▶ _Data provided_
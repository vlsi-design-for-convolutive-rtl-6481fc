// dterm_unit: D-term unit. For the 2x2 matrix W0 of zero-lag tap weights
// (tap 0 of the four Infomax filters) it computes
//     d_ij = cofactor(w_ij) / det(W0),
// the (i,j) entry of the inverse transpose of W0, which the Infomax rule adds
// to the zero-lag weight update. The outputs are already multiplied by the
// step size mu = 2^-MU_SHIFT, so they can be added to a weight directly.
//
// The published design gives the formula and says the unit contains a determinant
// circuit; the rest is this design's choice. A determinant circuit (two
// multipliers and a subtractor) forms det = w11*w22 - w12*w21; a sequential
// restoring divider forms the reciprocal r = 1/det once; four multipliers
// scale the cofactors (w22, -w21, -w12, w11) by r. The reciprocal saturates
// to the Q12.12 range, a zero determinant giving the largest reciprocal with
// the sign of +0, and each mu*d_ij is rounded to nearest and saturates to
// the weight format.
//
// Timing: the unit runs continuously. It samples W0, spends REFRESH (41)
// cycles on one result, pulses done and updates d, then samples W0 again.
// valid rises with the first result after reset and stays high; d is zero
// until then. The weight update therefore uses the inverse of a W0 at most
// two refresh periods old.
module dterm_unit
  import cbss_pkg::*;
#(
  parameter int unsigned MU_SHIFT = MU_SHIFT_DEFAULT
) (
  input  logic clk,
  input  logic rst_n,
  input  w_t   w0 [2][2],   // w0[i][j] = tap 0 of filter W_ij
  output d_t   d  [2][2],   // mu * d_ij
  output logic valid,
  output logic done
);

  localparam int unsigned DET_W = 2 * W_W + 1;                 // det width
  localparam int unsigned NUM_W = 2 * W_F + R_F + 1;           // 2^(2*W_F+R_F)
  localparam int unsigned DIV_W = 2 * W_W;                     // |det| width
  localparam int unsigned CF_W  = W_W + 1;                     // cofactor width
  localparam int unsigned P_W   = CF_W + R_W;                  // cofactor*r width
  localparam int unsigned P_SH  = W_F + R_F - D_F;             // cofactor*r -> d scale
  localparam longint      RND   = longint'(1) << (P_SH + MU_SHIFT - 1);
  localparam logic [NUM_W-1:0] NUMER = NUM_W'(1) << (2 * W_F + R_F);
  localparam logic signed [R_W-1:0] R_MAX = R_W'(2**(R_W-1) - 1);
  localparam logic signed [P_W-1:0] D_MAX = P_W'(2**(D_W-1) - 1);
  localparam logic signed [P_W-1:0] D_MIN = -P_W'(2**(D_W-1));

  typedef enum logic [1:0] {S_DET, S_START, S_DIV, S_MUL} state_e;
  state_e state;

  logic signed [DET_W-1:0] det;
  logic                    det_neg;
  logic signed [CF_W-1:0]  cof [2][2];
  logic                    div_start, div_busy, div_done;
  logic [NUM_W-1:0]        quo;
  logic [DIV_W-1:0]        unused_rem;
  logic [DIV_W-1:0]        det_mag;
  logic signed [R_W-1:0]   recip;

  // determinant circuit
  logic signed [DET_W-1:0] det_c;
  always_comb begin
    det_c = DET_W'(w0[0][0]) * DET_W'(w0[1][1]) - DET_W'(w0[0][1]) * DET_W'(w0[1][0]);
  end

  assign det_mag   = det_neg ? DIV_W'(-det) : DIV_W'(det);
  assign div_start = (state == S_START);

  seq_divider #(.NW(NUM_W), .DW(DIV_W)) u_div (
    .clk  (clk),
    .rst_n(rst_n),
    .start(div_start),
    .n    (NUMER),
    .d    (det_mag),
    .busy (div_busy),
    .done (div_done),
    .q    (quo),
    .r    (unused_rem)
  );

  // saturated, signed reciprocal
  always_comb begin
    logic signed [R_W-1:0] mag;
    mag   = (quo > NUM_W'(R_MAX)) ? R_MAX : R_W'(quo);
    recip = det_neg ? -mag : mag;
  end

  // cofactor scaling
  d_t d_c [2][2];
  always_comb begin
    for (int i = 0; i < 2; i++) begin
      for (int j = 0; j < 2; j++) begin
        logic signed [P_W-1:0] p;
        p = P_W'(cof[i][j]) * P_W'(recip);
        p = (p + P_W'(RND)) >>> (P_SH + MU_SHIFT);   // round to nearest
        if (p > D_MAX)      d_c[i][j] = D_W'(D_MAX);
        else if (p < D_MIN) d_c[i][j] = D_W'(D_MIN);
        else                d_c[i][j] = D_W'(p);
      end
    end
  end

  always_ff @(posedge clk or negedge rst_n) begin
    if (!rst_n) begin
      state   <= S_DET;
      det     <= '0;
      det_neg <= 1'b0;
      valid   <= 1'b0;
      done    <= 1'b0;
      for (int i = 0; i < 2; i++)
        for (int j = 0; j < 2; j++) begin
          cof[i][j] <= '0;
          d[i][j]   <= '0;
        end
    end else begin
      done <= 1'b0;
      unique case (state)
        S_DET: begin
          det       <= det_c;
          det_neg   <= det_c < 0;
          cof[0][0] <=  CF_W'(w0[1][1]);
          cof[0][1] <= -CF_W'(w0[1][0]);
          cof[1][0] <= -CF_W'(w0[0][1]);
          cof[1][1] <=  CF_W'(w0[0][0]);
          state     <= S_START;
        end
        S_START: state <= S_DIV;
        S_DIV:   if (div_done) state <= S_MUL;
        S_MUL: begin
          d     <= d_c;
          valid <= 1'b1;
          done  <= 1'b1;
          state <= S_DET;
        end
        default: state <= S_DET;
      endcase
    end
  end

  a_div_idle: assert property (@(posedge clk) disable iff (!rst_n)
    div_start |-> !div_busy)
    else $error("divider started while busy");

endmodule
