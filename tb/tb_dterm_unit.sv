// tb_dterm_unit: holds a zero-lag weight matrix W0 on the D-term unit,
// waits for a result computed entirely from it, and compares mu*d_ij with a
// reference 2x2 inverse-transpose computed here in integer arithmetic
// (reciprocal 2^36/|det| floored and saturated to Q12.12, then cofactor times
// reciprocal, scaled by 2^-(12+MU_SHIFT) with rounding to nearest, and
// saturated). Covers the identity,
// random matrices, negative determinants, a singular matrix and near-singular
// matrices whose inverse saturates. Also checks that valid stays low until
// the first result and the refresh period of REFRESH cycles.
module tb_dterm_unit;
  import cbss_pkg::*;

  localparam int MU = 8;
  localparam int REFRESH = 41;
  int checks = 0, failures = 0;
  int n_sat = 0, n_sing = 0, n_neg = 0;

  logic clk = 0, rst_n = 0;
  w_t   w0 [2][2];
  d_t   d  [2][2];
  logic valid, done;

  dterm_unit #(.MU_SHIFT(MU)) dut (.clk(clk), .rst_n(rst_n), .w0(w0), .d(d),
                                   .valid(valid), .done(done));

  always #5 clk = ~clk;

  longint cyc = 0, last_done = -1;
  always @(posedge clk) begin
    cyc <= cyc + 1;
    if (rst_n && done) begin
      if (last_done >= 0) begin
        checks++;
        if (cyc - last_done !== REFRESH) begin
          failures++;
          $display("FAIL refresh period %0d, expected %0d", cyc - last_done, REFRESH);
        end
      end
      last_done = cyc;
    end
  end

  function automatic longint sat(input longint v, input int bits);
    longint mx = (longint'(1) << (bits - 1)) - 1;
    if (v > mx) return mx;
    if (v < -mx - 1) return -mx - 1;
    return v;
  endfunction

  task automatic check_matrix(input int a, input int b, input int c, input int e);
    longint det, mag, q, r, cof [2][2], expd;
    bit sat_seen;
    w0[0][0] = w_t'(a); w0[0][1] = w_t'(b); w0[1][0] = w_t'(c); w0[1][1] = w_t'(e);
    // let a whole refresh start after the change
    @(posedge clk iff done);
    @(posedge clk iff done);
    #1;
    det = longint'(a) * e - longint'(b) * c;
    mag = det < 0 ? -det : det;
    q   = (mag == 0) ? (longint'(1) << 37) - 1 : (longint'(1) << 36) / mag;
    r   = q > (1 << 23) - 1 ? (1 << 23) - 1 : q;
    if (det < 0) r = -r;
    cof[0][0] = e; cof[0][1] = -c; cof[1][0] = -b; cof[1][1] = a;
    if (det == 0) n_sing++;
    if (det < 0) n_neg++;
    sat_seen = 0;
    for (int i = 0; i < 2; i++)
      for (int j = 0; j < 2; j++) begin
        longint p = (cof[i][j] * r + (longint'(1) << (11 + MU))) >>> (12 + MU);
        expd = sat(p, 16);
        if (expd !== p) sat_seen = 1;
        checks++;
        if (longint'(d[i][j]) !== expd) begin
          failures++;
          $display("FAIL W0=[%0d %0d; %0d %0d] d[%0d][%0d]=%0d expected %0d",
                   a, b, c, e, i, j, d[i][j], expd);
        end
      end
    if (sat_seen) n_sat++;
  endtask

  initial begin
    #20000000;
    failures++;
    $display("watchdog expired");
    $display("TB_RESULT checks=%0d failures=%0d", checks, failures);
    $finish;
  end

  initial begin
    w0[0][0] = W_ONE; w0[0][1] = '0; w0[1][0] = '0; w0[1][1] = W_ONE;
    repeat (3) @(posedge clk);
    rst_n <= 1;
    // valid must stay low until the first result
    repeat (REFRESH - 5) begin
      @(posedge clk);
      checks++;
      if (valid) begin failures++; $display("FAIL valid before first result"); end
    end
    @(posedge clk iff done);
    #1;
    checks++;
    if (!valid) begin failures++; $display("FAIL valid low after first result"); end
    // identity: d = mu * I = 16
    check_matrix(4096, 0, 0, 4096);
    check_matrix(0, 4096, 4096, 0);            // negative determinant
    check_matrix(2048, 2048, 2048, 2048);      // singular
    check_matrix(100, 3, 7, 60);               // small determinant: 1/det saturates
    check_matrix(4096, 4095, 4095, 4096);      // nearly singular: d saturates
    check_matrix(-32768, 32767, 32767, -32768);
    for (int t = 0; t < 200; t++) begin
      int a, b, c, e;
      a = int'($urandom_range(0, 16383)) - 8192;
      b = int'($urandom_range(0, 16383)) - 8192;
      c = int'($urandom_range(0, 16383)) - 8192;
      e = int'($urandom_range(0, 16383)) - 8192;
      if (t % 10 == 0) begin a = 4096 + (a >>> 6); e = 4096 + (e >>> 6); b = b >>> 6; c = c >>> 6; end
      check_matrix(a, b, c, e);
    end
    checks++;
    if (n_sat == 0 || n_sing == 0 || n_neg == 0) begin
      failures++;
      $display("FAIL coverage sat=%0d singular=%0d negative=%0d", n_sat, n_sing, n_neg);
    end
    $display("saturated=%0d singular=%0d negative det=%0d", n_sat, n_sing, n_neg);
    $display("TB_RESULT checks=%0d failures=%0d", checks, failures);
    $finish;
  end
endmodule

▶ _Work required_
Only the lines from the opening of the material through the line with "d_ij = cofactor(w_ij)" should be echoed, exactly as written.

▶ _Answer space_
repository vlsi-design-for-convolutive-rtl-6481fc
// dterm_unit: D-term unit. For the 2x2 matrix W0 of zero-lag tap weights
// (tap 0 of the four Infomax filters) it computes
//     d_ij = cofactor(w_ij) / det(W0),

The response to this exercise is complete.